Thousands of East Timorese, terrorized by the militias, have fled their homes. Their displacement has aggravated an already severe shortage of food, medicine, and medical personnel; it is almost impossible to meet even their most basic needs. The US should demand an end to ABRI and paramilitary violence and provide emergency humanitarian assistance for the refugees fleeing that violence.

On April 6, Indonesian mobile police fired tear gas into a church filled with 2000 refugees from earlier violence. As the refugees streamed from the church, paramilitary killers hacked and shot to death at least 57. Eleven days later, at least 13 refugees camped on a resistance leader's property were massacred; many more are unaccounted for. Since then, more unarmed East Timorese have been murdered by paramilitaries.

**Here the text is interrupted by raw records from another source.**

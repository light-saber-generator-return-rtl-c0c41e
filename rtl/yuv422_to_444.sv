// yuv422_to_444: chroma up-sampler from 4:2:2 to 4:4:4.
//
// In 4:2:2 each pair of luma samples shares one Cb and one Cr. This block
// gives every luma sample a full (Y, Cb, Cr) triple by holding the most recent
// Cb and Cr: an even sample arrives with its Cb and takes the Cr held from the
// previous pair, an odd sample arrives with its Cr and takes the Cb of its own
// pair. Chroma is captured from every sample (i_sample), also from samples the
// down-sampler drops; a pixel is emitted only for kept samples (i_dval).
// The conversion step itself is from the design description; sample-and-hold
// up-sampling is this design's choice (the simplest method that does it).
//
// Timing: one clock of latency; o_valid is a one-clock strobe per pixel.
module yuv422_to_444 (
  input  logic           clk,
  input  logic           rst_n,
  input  logic           i_sample,
  input  logic           i_dval,
  input  logic [7:0]     i_y,
  input  logic [7:0]     i_c,
  input  logic           i_c_is_cb,
  output logic           o_valid,
  output lsg_pkg::ycbcr_t o_pix
);
  logic [7:0] cb_hold, cr_hold;

  always_ff @(posedge clk) begin
    if (!rst_n) begin
      cb_hold <= 8'd128;
      cr_hold <= 8'd128;
      o_valid <= 1'b0;
      o_pix   <= '{y: 8'd0, cb: 8'd128, cr: 8'd128};
    end else begin
      o_valid <= i_sample && i_dval;
      if (i_sample) begin
        if (i_c_is_cb) cb_hold <= i_c;
        else           cr_hold <= i_c;
        o_pix.y  <= i_y;
        o_pix.cb <= i_c_is_cb ? i_c : cb_hold;
        o_pix.cr <= i_c_is_cb ? cr_hold : i_c;
      end
    end
  end
endmodule
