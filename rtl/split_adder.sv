// split_adder: the accelerator's reconfigurable adder.
//
// It works either as four independent 2-input 32-bit adders or as one 4-input
// 64-bit adder, the two configurations given for the accelerator's adder.
//   mode = ADD_LANES : sum[k] = a[k] + b[k] for every lane k. The operands are
//                      signed 32-bit values; the 33-bit result is sign-extended
//                      to 64 bits so that it fills an output register pair
//                      without overflow (this widening is this design's choice).
//   mode = ADD_TREE  : sum[0] = acc + p[0] + p[1] + p[2] + p[3], the sum of the
//                      four 64-bit products plus the accumulator input (the
//                      feedback input drawn under the adder); sum[1..3] = 0.
//                      The 64-bit sum wraps modulo 2^64.
// In the lane mode a[k] is the selected input register of group k and b[k] the
// weight Wk. Purely combinational.
module split_adder #(
  parameter int unsigned DW    = 32,
  parameter int unsigned LANES = 4,
  localparam int unsigned RW   = 2 * DW
) (
  input  ann_pkg::add_mode_e           mode,
  input  logic [LANES-1:0][DW-1:0]     a,
  input  logic [LANES-1:0][DW-1:0]     b,
  input  logic [LANES-1:0][2*DW-1:0]   p,
  input  logic [2*DW-1:0]              acc,
  output logic [LANES-1:0][2*DW-1:0]   sum
);

  always_comb begin
    logic [2*DW-1:0] tree;
    sum  = '0;
    tree = acc;
    if (mode == ann_pkg::ADD_LANES) begin
      for (int unsigned k = 0; k < LANES; k++)
        sum[k] = RW'($signed(a[k])) + RW'($signed(b[k]));
    end else begin
      for (int unsigned k = 0; k < LANES; k++)
        tree = tree + p[k];
      sum[0] = tree;
    end
  end

endmodule
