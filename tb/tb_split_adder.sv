// tb_split_adder: self-checking test of the reconfigurable adder.
// Lane mode: each of the four 64-bit outputs must be the sign-extended sum of
// its two 32-bit operands. Tree mode: output 0 must be the accumulator plus
// the four 64-bit products (modulo 2^64) and outputs 1..3 zero. References are
// computed in the testbench from random and extreme operands.
module tb_split_adder;
  import ann_pkg::*;
  add_mode_e               mode;
  logic [3:0][31:0]        a, b;
  logic [3:0][63:0]        p, sum;
  logic [63:0]             acc;
  int checks = 0, failures = 0;

  split_adder #(.DW(32), .LANES(4)) dut (.mode, .a, .b, .p, .acc, .sum);

  initial begin
    #100000;
    failures++;
    $display("watchdog expired");
    $display("TB_RESULT checks=%0d failures=%0d", checks, failures);
    $finish;
  end

  initial begin
    for (int t = 0; t < 400; t++) begin
      for (int k = 0; k < 4; k++) begin
        a[k] = (t < 4) ? ((t % 2 == 1) ? 32'h7fff_ffff : 32'h8000_0000) : $urandom;
        b[k] = (t < 4) ? ((t < 2) ? 32'h7fff_ffff : 32'h8000_0000) : $urandom;
        p[k] = {$urandom, $urandom};
      end
      acc = {$urandom, $urandom};
      mode = ADD_LANES;
      #1;
      for (int k = 0; k < 4; k++) begin
        logic signed [63:0] r;
        r = 64'(signed'(a[k])) + 64'(signed'(b[k]));
        checks++;
        if (sum[k] !== r) begin
          failures++;
          $display("FAIL lane %0d: %h + %h = %h, expected %h", k, a[k], b[k], sum[k], r);
        end
      end
      mode = ADD_TREE;
      #1;
      begin
        logic [63:0] r;
        r = acc + p[0] + p[1] + p[2] + p[3];
        checks++;
        if (sum[0] !== r || sum[1] != 0 || sum[2] != 0 || sum[3] != 0) begin
          failures++;
          $display("FAIL tree: %h, expected %h", sum[0], r);
        end
      end
    end
    $display("TB_RESULT checks=%0d failures=%0d", checks, failures);
    $finish;
  end
endmodule
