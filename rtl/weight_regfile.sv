// weight_regfile: the 4 x 32-bit weight register file W0..W3.
//
// Weight Wk is the second operand of multiplier lane k, so all four registers
// are read in parallel on lane_w. A separate read port (raddr/rdata) serves
// register-to-register moves. One write port (we/waddr/wdata) is written at
// the rising clock edge; reads are combinational. Reset (asynchronous, active
// low) clears the registers, which is this design's choice.
module weight_regfile #(
  parameter int unsigned DW     = 32,
  parameter int unsigned N_REGS = 4,
  localparam int unsigned IW    = $clog2(N_REGS)
) (
  input  logic                      clk,
  input  logic                      rst_n,
  input  logic                      we,
  input  logic [IW-1:0]             waddr,
  input  logic [DW-1:0]             wdata,
  output logic [N_REGS-1:0][DW-1:0] lane_w,
  input  logic [IW-1:0]             raddr,
  output logic [DW-1:0]             rdata
);

  logic [N_REGS-1:0][DW-1:0] regs;

  always_ff @(posedge clk or negedge rst_n) begin
    if (!rst_n)  regs        <= '0;
    else if (we) regs[waddr] <= wdata;
  end

  assign lane_w = regs;
  assign rdata  = regs[raddr];

endmodule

The militias, their ranks filled with forced conscripts, are entirely a creation of ABRI. The Nation magazine revealed that the ABRI has made a secret "accord" with the militias authorizing them to assassinate members of local independence groups. The militias have no popular base, but they do have ABRI backup and weapons provided by the occupation regime. This regime in turn receives vital support from the US.

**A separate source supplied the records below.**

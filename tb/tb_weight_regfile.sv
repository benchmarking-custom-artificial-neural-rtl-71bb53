// tb_weight_regfile: self-checking test of the 4 x 32-bit weight register
// file. Random writes are applied; the four parallel lane outputs and the
// move read port are compared with a model array after every clock edge.
module tb_weight_regfile;
  logic clk = 0, rst_n = 0, we = 0;
  logic [1:0] waddr = 0, raddr = 0;
  logic [31:0] wdata = 0, rdata;
  logic [3:0][31:0] lane_w;
  logic [31:0] model [4];
  int checks = 0, failures = 0;

  weight_regfile #(.DW(32), .N_REGS(4)) dut (.*);

  always #5 clk = ~clk;

  initial begin
    repeat (5000) @(posedge clk);
    failures++;
    $display("watchdog expired");
    $display("TB_RESULT checks=%0d failures=%0d", checks, failures);
    $finish;
  end

  initial begin
    foreach (model[i]) model[i] = 0;
    repeat (2) @(posedge clk);
    #1 rst_n = 1;
    for (int t = 0; t < 400; t++) begin
      we = 1'($urandom);
      waddr = 2'($urandom);
      wdata = $urandom;
      @(posedge clk);
      if (we) model[waddr] = wdata;
      #1 raddr = 2'($urandom);
      #1;
      for (int k = 0; k < 4; k++) begin
        checks++;
        if (lane_w[k] !== model[k]) begin failures++; $display("FAIL W%0d %h expected %h", k, lane_w[k], model[k]); end
      end
      checks++;
      if (rdata !== model[raddr]) begin failures++; $display("FAIL read W%0d", raddr); end
    end
    $display("TB_RESULT checks=%0d failures=%0d", checks, failures);
    $finish;
  end
endmodule
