// ann_accel: custom accelerator for the multiply-accumulate work of neural
// network layers.
//
// While one layer is computed its inputs stay fixed and only the weights change
// from neuron to neuron, so the inputs are held in a 16 x 32-bit input register
// file (four groups of four) and the weights in a 4 x 32-bit weight register
// file. Four signed 32 x 32 multipliers work in parallel: lane k multiplies
// I(4k+s) by Wk, where s picks one register of each group. A split adder then
// either adds I(4k+s) + Wk in four independent 32-bit lanes or sums the four
// 64-bit products together with the running sum (a 4-input 64-bit addition).
// Results go to eight 32-bit output registers, used as four 64-bit pairs: lane
// k writes pair k (O(2k+1):O(2k)); the multiply-accumulate sum lives in O1:O0.
// An address register points into an external memory from which the input and
// weight registers are loaded, one or several consecutive words at a time.
//
// One MAC step therefore evaluates four of a neuron's input-weight products per
// clock cycle, and a repeated MAC (count 4) evaluates a 16-input neuron in four
// cycles. The activation function is not part of the accelerator.
//
// Interface: instructions (ann_pkg::instr_t) on instr_valid/instr_ready; memory
// reads as a one-cycle mem_req with mem_addr, answered later by mem_rvalid with
// mem_rdata (one request outstanding); out_regs shows O0..O7 and addr the
// address register. Timing: move, multiply and add finish in the accept cycle
// (results visible after the next rising edge); MAC takes count cycles; a load
// takes count x (memory latency + 1) cycles. All registers reset
// asynchronously on rst_n low. The register set, the operations and the data
// flow follow the accelerator as published; instruction encoding, handshakes,
// signed arithmetic and reset are this design's choices.
module ann_accel
  import ann_pkg::*;
(
  input  logic                      clk,
  input  logic                      rst_n,
  input  logic                      instr_valid,
  input  instr_t                    instr,
  output logic                      instr_ready,
  output logic                      busy,
  output logic                      mem_req,
  output logic [AW-1:0]             mem_addr,
  input  logic                      mem_rvalid,
  input  logic [DW-1:0]             mem_rdata,
  output logic [N_OUT-1:0][DW-1:0]  out_regs,
  output logic [AW-1:0]             addr
);

  // controller outputs
  logic       in_we, in_from_mem, w_we, w_from_mem;
  logic [3:0] in_waddr, in_raddr;
  logic [1:0] w_waddr, w_raddr;
  logic       addr_ld, addr_inc, mac_clr;
  logic [1:0] sel;
  add_mode_e  add_mode;
  out_src_e   out_src;
  logic [LANES-1:0] out_we;

  // datapath
  logic [LANES-1:0][1:0]      gsel;
  logic [LANES-1:0][DW-1:0]   in_lane, w_lane;
  logic [DW-1:0]              in_rdata, w_rdata;
  logic [LANES-1:0][PW-1:0]   prod, sum, out_wdata;
  logic [PW-1:0]              acc_q, acc_in;

  ann_controller u_ctrl (
    .clk, .rst_n,
    .instr_valid, .instr, .instr_ready,
    .mem_req, .mem_rvalid,
    .in_we, .in_waddr, .in_from_mem, .in_raddr,
    .w_we, .w_waddr, .w_from_mem, .w_raddr,
    .addr_ld, .addr_inc,
    .sel, .add_mode, .out_src, .out_we, .mac_clr, .busy
  );

  address_register #(.AW(AW)) u_addr (
    .clk, .rst_n,
    .ld(addr_ld), .ld_val(instr.imm), .inc(addr_inc), .q(addr)
  );
  assign mem_addr = addr;

  assign gsel = {LANES{sel}};

  input_regfile #(.DW(DW), .N_REGS(N_IN), .GROUPS(LANES)) u_in (
    .clk, .rst_n,
    .we(in_we), .waddr(in_waddr),
    .wdata(in_from_mem ? mem_rdata : in_rdata),
    .gsel, .gdata(in_lane),
    .raddr(in_raddr), .rdata(in_rdata)
  );

  weight_regfile #(.DW(DW), .N_REGS(N_W)) u_w (
    .clk, .rst_n,
    .we(w_we), .waddr(w_waddr),
    .wdata(w_from_mem ? mem_rdata : w_rdata),
    .lane_w(w_lane),
    .raddr(w_raddr), .rdata(w_rdata)
  );

  for (genvar k = 0; k < LANES; k++) begin : g_lane
    multiplier #(.DW(DW)) u_mul (.a(in_lane[k]), .b(w_lane[k]), .p(prod[k]));
    // output multiplexer of pair k: multiplier product or adder output bus
    assign out_wdata[k] = (out_src == OSRC_MUL) ? prod[k] : sum[k];
  end

  assign acc_in = mac_clr ? '0 : acc_q;

  split_adder #(.DW(DW), .LANES(LANES)) u_add (
    .mode(add_mode), .a(in_lane), .b(w_lane), .p(prod), .acc(acc_in), .sum
  );

  output_regfile #(.DW(DW), .N_OUT(N_OUT)) u_out (
    .clk, .rst_n,
    .we(out_we), .wdata(out_wdata), .q(out_regs), .acc(acc_q)
  );

endmodule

Bill Clinton has said military action in the Balkans is necessary because of a "moral imperative." But as the US military escalates the NATO war in Yugoslavia, Clinton could easily stop a campaign of "ethnic cleansing" in East Timor, replete with rape, torture, mass killing and a refugee crisis, merely by ending all military support for the repressor. Given that the US has supported the Indonesian military's war in Timor from the beginning, this would be only just. Instead, the Department of Defense is doing its best to circumvent congressional intent with new military training programs and weapons shipments to ABRI, which, in addition to its brutal repression of the East Timorese, recently massacred dozens of civilan protestors in Aceh and continues to crack down on dissidents elsewhere in the archipelago.